REQUIRED WORK: Search the material for the string "saturated", then return every line where it is found.

GIVEN ENTRIES:
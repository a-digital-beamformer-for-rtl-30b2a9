// tb_spead_formatter: heaps of random length and descriptors, with random
// gaps on the input and random back-pressure on the output. Each packet must
// be the 7-word SPEAD header built here from the descriptors, then the payload
// unchanged, out_last on its final word; stray words before a heap start are
// dropped.
module tb_spead_formatter;
  logic clk = 0, rst_n = 0;
  always #5 clk = ~clk;

  logic in_valid, in_ready, in_sop, in_eop, out_valid, out_ready, out_last;
  logic [63:0] in_data, out_data;
  logic [47:0] in_heap_cnt;
  logic [15:0] in_len_words;
  logic [7:0]  in_kind, in_index;
  logic [31:0] in_frame;

  spead_formatter dut (.*);

  int checks = 0, failures = 0, packets = 0;
  logic [63:0] exp_q [$];
  bit          last_q [$];

  initial begin
    repeat (200000) @(posedge clk);
    failures++;
    $display("TB_RESULT checks=%0d failures=%0d", checks, failures);
    $finish;
  end

  always @(posedge clk) if (rst_n && out_valid && out_ready) begin
    logic [63:0] e; bit l;
    checks++;
    if (exp_q.size() == 0) begin failures++; $display("extra word"); end
    else begin
      e = exp_q.pop_front(); l = last_q.pop_front();
      if (out_data !== e || out_last !== l) begin
        failures++; if (failures < 10) $display("got %h/%b exp %h/%b", out_data, out_last, e, l);
      end
      if (l) packets++;
    end
  end

  always @(negedge clk) out_ready = ($urandom_range(0, 4) != 0);

  initial begin
    in_valid = 0; in_sop = 0; in_eop = 0; in_data = 0; in_heap_cnt = 0; in_len_words = 0;
    in_kind = 0; in_index = 0; in_frame = 0;
    repeat (3) @(posedge clk);
    rst_n = 1;
    // a stray word, to be dropped
    @(negedge clk); in_valid = 1; in_data = 64'hDEAD; in_sop = 0;
    @(posedge clk); while (!in_ready) @(posedge clk);
    @(negedge clk); in_valid = 0;
    for (int p = 0; p < 60; p++) begin
      int len;
      len = $urandom_range(1, 40);
      in_heap_cnt = {16'd0, 32'($urandom)}; in_len_words = 16'(len);
      in_kind = 8'($urandom); in_index = 8'($urandom); in_frame = $urandom;
      exp_q.push_back(64'h5304_0206_0000_0006);           last_q.push_back(0);
      exp_q.push_back({16'h8001, in_heap_cnt});            last_q.push_back(0);
      exp_q.push_back({16'h8002, 29'd0, in_len_words, 3'd0}); last_q.push_back(0);
      exp_q.push_back({16'h8003, 48'd0});                  last_q.push_back(0);
      exp_q.push_back({16'h8004, 29'd0, in_len_words, 3'd0}); last_q.push_back(0);
      exp_q.push_back({16'h9600, 16'd0, in_frame});        last_q.push_back(0);
      exp_q.push_back({16'h9011, 32'd0, in_kind, in_index}); last_q.push_back(0);
      for (int w = 0; w < len; w++) begin
        @(negedge clk);
        while ($urandom_range(0, 3) == 0) begin in_valid = 0; @(negedge clk); end
        in_valid = 1; in_data = {$urandom, $urandom}; in_sop = (w == 0); in_eop = (w == len - 1);
        exp_q.push_back(in_data); last_q.push_back(w == len - 1);
        @(posedge clk); while (!in_ready) @(posedge clk);
      end
      @(negedge clk); in_valid = 0;
    end
    repeat (100) @(posedge clk);
    checks++; if (packets != 60 || exp_q.size() != 0) begin failures++; $display("packets %0d left %0d", packets, exp_q.size()); end
    $display("TB_RESULT checks=%0d failures=%0d", checks, failures);
    $finish;
  end
endmodule
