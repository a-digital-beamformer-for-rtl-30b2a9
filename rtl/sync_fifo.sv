// sync_fifo: single-clock first-in first-out buffer.
//
// DEPTH entries of type T in a RAM with a read pointer; the oldest entry is
// always visible on rd_data while empty is low (first-word fall-through), and
// rd_en removes it. count gives the occupancy. Writing while full or reading
// while empty is ignored and sets the sticky overflow / underflow flag, which
// only reset clears.
// Used as the partial-beam buffer that absorbs the FPGA-to-FPGA transfer delay
// and as the packet buffers in front of the SPEAD formatters. The buffer's
// role follows the document; its organisation is this design's own.
module sync_fifo #(
  parameter type         T     = logic [31:0],
  parameter int unsigned DEPTH = 16
) (
  input  logic                     clk,
  input  logic                     rst_n,
  input  logic                     wr_en,
  input  T                         wr_data,
  input  logic                     rd_en,
  output T                         rd_data,
  output logic                     empty,
  output logic                     full,
  output logic [$clog2(DEPTH):0]   count,
  output logic                     overflow,
  output logic                     underflow
);
  localparam int unsigned AW = $clog2(DEPTH);

  T              mem [DEPTH];
  logic [AW-1:0] wptr, rptr;
  logic          do_wr, do_rd;

  assign empty = (count == '0);
  assign full  = (count == (AW+1)'(DEPTH));
  assign do_wr = wr_en && !full;
  assign do_rd = rd_en && !empty;
  assign rd_data = mem[rptr];

  always_ff @(posedge clk) begin
    if (do_wr) mem[wptr] <= wr_data;
  end

  always_ff @(posedge clk or negedge rst_n) begin
    if (!rst_n) begin
      wptr      <= '0;
      rptr      <= '0;
      count     <= '0;
      overflow  <= 1'b0;
      underflow <= 1'b0;
    end else begin
      if (do_wr) wptr <= (wptr == AW'(DEPTH-1)) ? '0 : wptr + 1'b1;
      if (do_rd) rptr <= (rptr == AW'(DEPTH-1)) ? '0 : rptr + 1'b1;
      count <= count + (AW+1)'(do_wr) - (AW+1)'(do_rd);
      if (wr_en && full)  overflow  <= 1'b1;
      if (rd_en && empty) underflow <= 1'b1;
    end
  end
endmodule
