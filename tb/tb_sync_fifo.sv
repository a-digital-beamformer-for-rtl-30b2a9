// tb_sync_fifo: random writes and reads against a queue model, including
// writing when full and reading when empty (the sticky flags must rise and the
// contents stay intact).
module tb_sync_fifo;
  localparam int D = 16;
  logic clk = 0, rst_n = 0;
  always #5 clk = ~clk;
  logic wr_en, rd_en, empty, full, overflow, underflow;
  logic [31:0] wr_data, rd_data;
  logic [$clog2(D):0] count;
  sync_fifo #(.T(logic [31:0]), .DEPTH(D)) dut (.*);

  int checks = 0, failures = 0, n_full = 0;
  logic [31:0] q [$];

  initial begin
    repeat (100000) @(posedge clk);
    failures++;
    $display("TB_RESULT checks=%0d failures=%0d", checks, failures);
    $finish;
  end

  initial begin
    wr_en = 0; rd_en = 0; wr_data = 0;
    repeat (2) @(posedge clk);
    rst_n = 1;
    for (int t = 0; t < 5000; t++) begin
      @(negedge clk);
      checks++;
      if (count != q.size() || empty != (q.size() == 0) || full != (q.size() == D)) begin
        failures++; $display("t=%0d count %0d model %0d", t, count, q.size());
      end
      if (q.size() > 0) begin
        checks++;
        if (rd_data !== q[0]) begin failures++; $display("t=%0d data %h exp %h", t, rd_data, q[0]); end
      end
      // phases: fill, drain, random
      case ((t / 500) % 3)
        0: begin wr_en = ($urandom_range(0, 3) != 0); rd_en = ($urandom_range(0, 3) == 0); end
        1: begin wr_en = ($urandom_range(0, 3) == 0); rd_en = ($urandom_range(0, 3) != 0); end
        default: begin wr_en = $urandom_range(0, 1); rd_en = $urandom_range(0, 1); end
      endcase
      if (t == 4000) begin wr_en = 0; rd_en = 0; end
      wr_data = $urandom;
      if (full) n_full++;
      @(posedge clk);
      begin
        bit fb, eb;
        fb = (q.size() == D); eb = (q.size() == 0);
        if (rd_en && !eb) void'(q.pop_front());
        if (wr_en && !fb) q.push_back(wr_data);
      end
    end
    checks++;
    if (!overflow || !underflow) begin failures++; $display("flags %b %b", overflow, underflow); end
    checks++;
    if (n_full == 0) begin failures++; $display("never full"); end
    $display("TB_RESULT checks=%0d failures=%0d", checks, failures);
    $finish;
  end
endmodule
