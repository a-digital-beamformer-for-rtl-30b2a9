// beam_sum: forms the final beams in FPGA0 from the two partial beams.
//
// FPGA0's own partial beams (all four beams of a channel in one word) are
// written into a FIFO as soon as they are made. FPGA1's partial beams arrive
// later over the F2F link; each arriving word pops the oldest local word, and
// the two are added beam by beam. The FIFO therefore absorbs whatever delay the
// link adds, up to FIFO_DEPTH channel samples.
// The sum (PB_W+1 bits) is shifted right by out_shift and saturated to the
// 8+8 bit raw-beam format; beam_sat flags a sample whose value was clipped.
// Timing: out_valid is high the clock after the remote word arrives.
// Errors, all sticky until reset: misalign (the two words carry different
// channel tags), fifo_overflow, fifo_underflow (remote word with no local one).
// fifo_level shows the current FIFO occupancy.
// FIFO, link and beam sum follow the document; widths, rescaling and error
// flags are this design's own choices.
module beam_sum
  import pharos2_pkg::*;
#(
  parameter int unsigned FIFO_DEPTH = 64
) (
  input  logic                          clk,
  input  logic                          rst_n,
  input  logic [3:0]                    out_shift,
  input  logic                          local_valid,
  input  pbeam_word_t                   local_word,
  input  logic                          remote_valid,
  input  pbeam_word_t                   remote_word,
  output logic                          out_valid,
  output chan_tag_t                     out_tag,
  output cplx8_t [N_BEAMS-1:0]          out_beam,
  output logic   [N_BEAMS-1:0]          beam_sat,
  output logic                          misalign,
  output logic                          fifo_overflow,
  output logic                          fifo_underflow,
  output logic [$clog2(FIFO_DEPTH):0]   fifo_level
);
  localparam int unsigned SW = PB_W + 1;
  localparam logic signed [SW-1:0] OMAX = SW'((1 <<< (SMP_W-1)) - 1);
  localparam logic signed [SW-1:0] OMIN = -OMAX - 1;

  pbeam_word_t fifo_out;
  logic        fifo_empty, fifo_full;

  sync_fifo #(.T(pbeam_word_t), .DEPTH(FIFO_DEPTH)) u_fifo (
    .clk, .rst_n,
    .wr_en(local_valid), .wr_data(local_word),
    .rd_en(remote_valid), .rd_data(fifo_out),
    .empty(fifo_empty), .full(fifo_full), .count(fifo_level),
    .overflow(fifo_overflow), .underflow(fifo_underflow)
  );

  function automatic logic signed [SMP_W-1:0] requant(input logic signed [SW-1:0] x,
                                                     input logic [3:0] sh, output logic sat);
    logic signed [SW-1:0] y;
    y   = x >>> sh;
    sat = 1'b1;
    if (y > OMAX)      return OMAX[SMP_W-1:0];
    else if (y < OMIN) return OMIN[SMP_W-1:0];
    sat = 1'b0;
    return y[SMP_W-1:0];
  endfunction

  always_ff @(posedge clk or negedge rst_n) begin
    if (!rst_n) begin
      out_valid <= 1'b0;
      out_tag   <= '0;
      out_beam  <= '0;
      beam_sat  <= '0;
      misalign  <= 1'b0;
    end else begin
      out_valid <= remote_valid && !fifo_empty;
      if (remote_valid && !fifo_empty) begin
        out_tag <= fifo_out.tag;
        if (fifo_out.tag != remote_word.tag) misalign <= 1'b1;
        for (int b = 0; b < N_BEAMS; b++) begin
          logic s_re, s_im;
          out_beam[b].re <= requant(SW'(fifo_out.beam[b].re) + SW'(remote_word.beam[b].re), out_shift, s_re);
          out_beam[b].im <= requant(SW'(fifo_out.beam[b].im) + SW'(remote_word.beam[b].im), out_shift, s_im);
          beam_sat[b]    <= s_re | s_im;
        end
      end
    end
  end
endmodule
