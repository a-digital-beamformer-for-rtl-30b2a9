// tb_beam_sum: local partial-beam words arrive at once, remote words for the
// same channels a random 5..40 clocks later. Each output must be the saturated
// (local + remote) >>> out_shift for all four beams, with the local tag, one
// clock after the remote word. The FIFO level must follow the backlog. Last, a
// remote word with a different tag must raise misalign, and a remote word with
// the FIFO empty must raise fifo_underflow.
module tb_beam_sum;
  import pharos2_pkg::*;
  logic clk = 0, rst_n = 0;
  always #5 clk = ~clk;

  logic [3:0] out_shift;
  logic local_valid, remote_valid, out_valid, misalign, fifo_overflow, fifo_underflow;
  pbeam_word_t local_word, remote_word;
  chan_tag_t out_tag;
  cplx8_t [N_BEAMS-1:0] out_beam;
  logic [N_BEAMS-1:0] beam_sat;
  logic [6:0] fifo_level;

  beam_sum dut (.*);

  int checks = 0, failures = 0, nsat = 0, maxlvl = 0;
  pbeam_word_t lq [$], rq [$];
  int cyc = 0;
  always @(posedge clk) cyc++;

  function automatic int rq8(input int x, input int sh, output bit s);
    int y = x >>> sh;
    s = 0;
    if (y > 127) begin s = 1; return 127; end
    if (y < -128) begin s = 1; return -128; end
    return y;
  endfunction

  initial begin
    repeat (100000) @(posedge clk);
    failures++;
    $display("TB_RESULT checks=%0d failures=%0d", checks, failures);
    $finish;
  end

  // remote side: resend each local word's partner after a delay
  pbeam_word_t pend [$];
  int          pend_t [$];

  always @(posedge clk) if (rst_n && out_valid) begin
    pbeam_word_t l, r;
    l = lq.pop_front(); r = rq.pop_front();
    checks++;
    if (out_tag !== l.tag) begin failures++; $display("tag"); end
    for (int b = 0; b < N_BEAMS; b++) begin
      bit s1, s2; int er, ei;
      er = rq8(int'(l.beam[b].re) + int'(r.beam[b].re), int'(out_shift), s1);
      ei = rq8(int'(l.beam[b].im) + int'(r.beam[b].im), int'(out_shift), s2);
      if (s1 | s2) nsat++;
      checks++;
      if (int'(out_beam[b].re) != er || int'(out_beam[b].im) != ei || beam_sat[b] != (s1 | s2)) begin
        failures++; if (failures < 10) $display("beam %0d got %0d,%0d exp %0d,%0d", b, out_beam[b].re, out_beam[b].im, er, ei);
      end
    end
  end

  always @(posedge clk) if (rst_n && int'(fifo_level) > maxlvl) maxlvl = int'(fifo_level);

  initial begin
    local_valid = 0; remote_valid = 0; local_word = '0; remote_word = '0; out_shift = 4;
    repeat (3) @(posedge clk);
    rst_n = 1;
    fork
      // local producer: 300 words, one per 4 clocks
      for (int n = 0; n < 300; n++) begin
        pbeam_word_t w;
        w = pbeam_word_t'({$urandom, $urandom, $urandom, $urandom, $urandom});
        w.tag.chan = CHAN_W'(n % N_SEL); w.tag.sof = (n % N_SEL == 0);
        if (n > 150) for (int b = 0; b < N_BEAMS; b++) begin
          w.beam[b].re = PB_W'($signed(w.beam[b].re) >>> 5);
          w.beam[b].im = PB_W'($signed(w.beam[b].im) >>> 5);
        end
        @(negedge clk); local_valid = 1; local_word = w;
        @(negedge clk); local_valid = 0;
        lq.push_back(w);
        pend.push_back(w); pend_t.push_back(cyc + 5 + (n % 9) * 4);
        repeat (2) @(negedge clk);
      end
      // remote producer
      for (int n = 0; n < 300; n++) begin
        pbeam_word_t w, r;
        wait (pend.size() > 0);
        while (cyc < pend_t[0]) @(negedge clk);
        w = pend.pop_front(); void'(pend_t.pop_front());
        r = pbeam_word_t'({$urandom, $urandom, $urandom, $urandom, $urandom});
        r.tag = w.tag;
        for (int b = 0; b < N_BEAMS; b++) begin
          r.beam[b].re = PB_W'($signed(r.beam[b].re) >>> (n > 150 ? 5 : 0));
          r.beam[b].im = PB_W'($signed(r.beam[b].im) >>> (n > 150 ? 5 : 0));
        end
        @(negedge clk); remote_valid = 1; remote_word = r; rq.push_back(r);
        @(negedge clk); remote_valid = 0;
      end
    join
    repeat (5) @(negedge clk);
    checks++; if (misalign || fifo_overflow || fifo_underflow) begin failures++; $display("spurious error"); end
    checks++; if (maxlvl < 2) begin failures++; $display("fifo never filled"); end
    checks++; if (nsat == 0 || nsat > 1200) begin failures++; $display("nsat %0d", nsat); end
    // misaligned pair
    @(negedge clk); local_valid = 1; local_word = '0; local_word.tag.chan = 9'd5; lq.push_back(local_word);
    @(negedge clk); local_valid = 0;
    @(negedge clk); remote_valid = 1; remote_word = '0; remote_word.tag.chan = 9'd6; rq.push_back(remote_word);
    @(negedge clk); remote_valid = 0;
    @(negedge clk);
    checks++; if (!misalign) begin failures++; $display("misalign not flagged"); end
    // remote word with nothing buffered
    @(negedge clk); remote_valid = 1;
    @(negedge clk); remote_valid = 0;
    @(negedge clk);
    checks++; if (!fifo_underflow) begin failures++; $display("underflow not flagged"); end
    $display("max fifo level %0d, saturated %0d", maxlvl, nsat);
    $display("TB_RESULT checks=%0d failures=%0d", checks, failures);
    $finish;
  end
endmodule
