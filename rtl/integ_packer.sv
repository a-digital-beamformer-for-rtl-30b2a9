// integ_packer: gathers the integrated spectra of the four beams into heaps.
//
// Each integrator dumps one 32-bit power per kept channel at the end of its
// integration, all four at once. The dumps are written (when enable is high)
// into one FIFO per beam, deep enough for a whole spectrum. The packer then
// reads the FIFOs beam after beam, two channels per 64-bit payload word (the
// even channel in bits 63..32), NSEL/2 words per heap, and offers them to a
// SPEAD formatter with heap descriptors: heap counter = {integration count,
// beam}, source kind 1, index = beam, frame = integration count.
// Timing: a word is offered whenever the current beam's FIFO holds two
// entries; a heap is not interleaved with another.
// Sending the four integrated beams follows the document; the packing and the
// descriptors are this design's own choices.
module integ_packer
  import pharos2_pkg::*;
#(
  parameter int unsigned NSEL = N_SEL
) (
  input  logic                         clk,
  input  logic                         rst_n,
  input  logic                         enable,
  input  logic [N_BEAMS-1:0]           dump_valid,
  input  logic [N_BEAMS-1:0][POW_W-1:0] dump_data,
  output logic                         overflow,
  // to spead_formatter
  output logic                         out_valid,
  input  logic                         out_ready,
  output logic [63:0]                  out_data,
  output logic                         out_sop,
  output logic                         out_eop,
  output logic [47:0]                  out_heap_cnt,
  output logic [15:0]                  out_len_words,
  output logic [7:0]                   out_kind,
  output logic [7:0]                   out_index,
  output logic [31:0]                  out_frame
);
  localparam int unsigned WORDS = NSEL / 2;
  localparam int unsigned DEPTH = 2 ** $clog2(NSEL);
  localparam int unsigned BB    = $clog2(N_BEAMS);

  logic [N_BEAMS-1:0][POW_W-1:0] rd_data;
  logic [N_BEAMS-1:0]            rd_en, ovf, unf, emp, ful;
  logic [$clog2(DEPTH):0]        cnt [N_BEAMS];

  logic [BB-1:0]          beam;
  logic [15:0]            widx;
  logic                   phase;      // 0: take even channel, 1: take odd channel
  logic [POW_W-1:0]       even_q;
  logic [31:0]            icount [N_BEAMS];

  for (genvar b = 0; b < N_BEAMS; b++) begin : g_fifo
    sync_fifo #(.T(logic [POW_W-1:0]), .DEPTH(DEPTH)) u_fifo (
      .clk, .rst_n,
      .wr_en(enable && dump_valid[b]), .wr_data(dump_data[b]),
      .rd_en(rd_en[b]), .rd_data(rd_data[b]),
      .empty(emp[b]), .full(ful[b]), .count(cnt[b]),
      .overflow(ovf[b]), .underflow(unf[b])
    );
  end

  assign overflow = |ovf;

  // even channel is popped into even_q, the odd one is popped with the word
  logic have_even, have_odd;
  assign have_even = !emp[beam] && !phase;
  assign have_odd  = !emp[beam] && phase;

  always_comb begin
    rd_en       = '0;
    rd_en[beam] = have_even || (have_odd && out_ready);
  end

  assign out_valid     = have_odd;
  assign out_data      = {even_q, rd_data[beam]};
  assign out_sop       = (widx == '0);
  assign out_eop       = (widx == 16'(WORDS-1));
  assign out_heap_cnt  = {14'd0, icount[beam], 2'(beam)};
  assign out_len_words = 16'(WORDS);
  assign out_kind      = 8'd1;
  assign out_index     = 8'(beam);
  assign out_frame     = icount[beam];

  always_ff @(posedge clk or negedge rst_n) begin
    if (!rst_n) begin
      beam   <= '0;
      widx   <= '0;
      phase  <= 1'b0;
      even_q <= '0;
      for (int b = 0; b < N_BEAMS; b++) icount[b] <= '0;
    end else begin
      if (have_even) begin
        even_q <= rd_data[beam];
        phase  <= 1'b1;
      end else if (have_odd && out_ready) begin
        phase <= 1'b0;
        if (widx == 16'(WORDS-1)) begin
          widx         <= '0;
          icount[beam] <= icount[beam] + 1;
          beam         <= beam + 1'b1;
        end else begin
          widx <= widx + 1'b1;
        end
      end
    end
  end
endmodule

REPLY:
// The sum (PB_W+1 bits) is shifted right by out_shift and saturated to the
// same channels a random 5..40 clocks later. Each output must be the saturated
    $display("max fifo level %0d, saturated %0d", maxlvl, nsat);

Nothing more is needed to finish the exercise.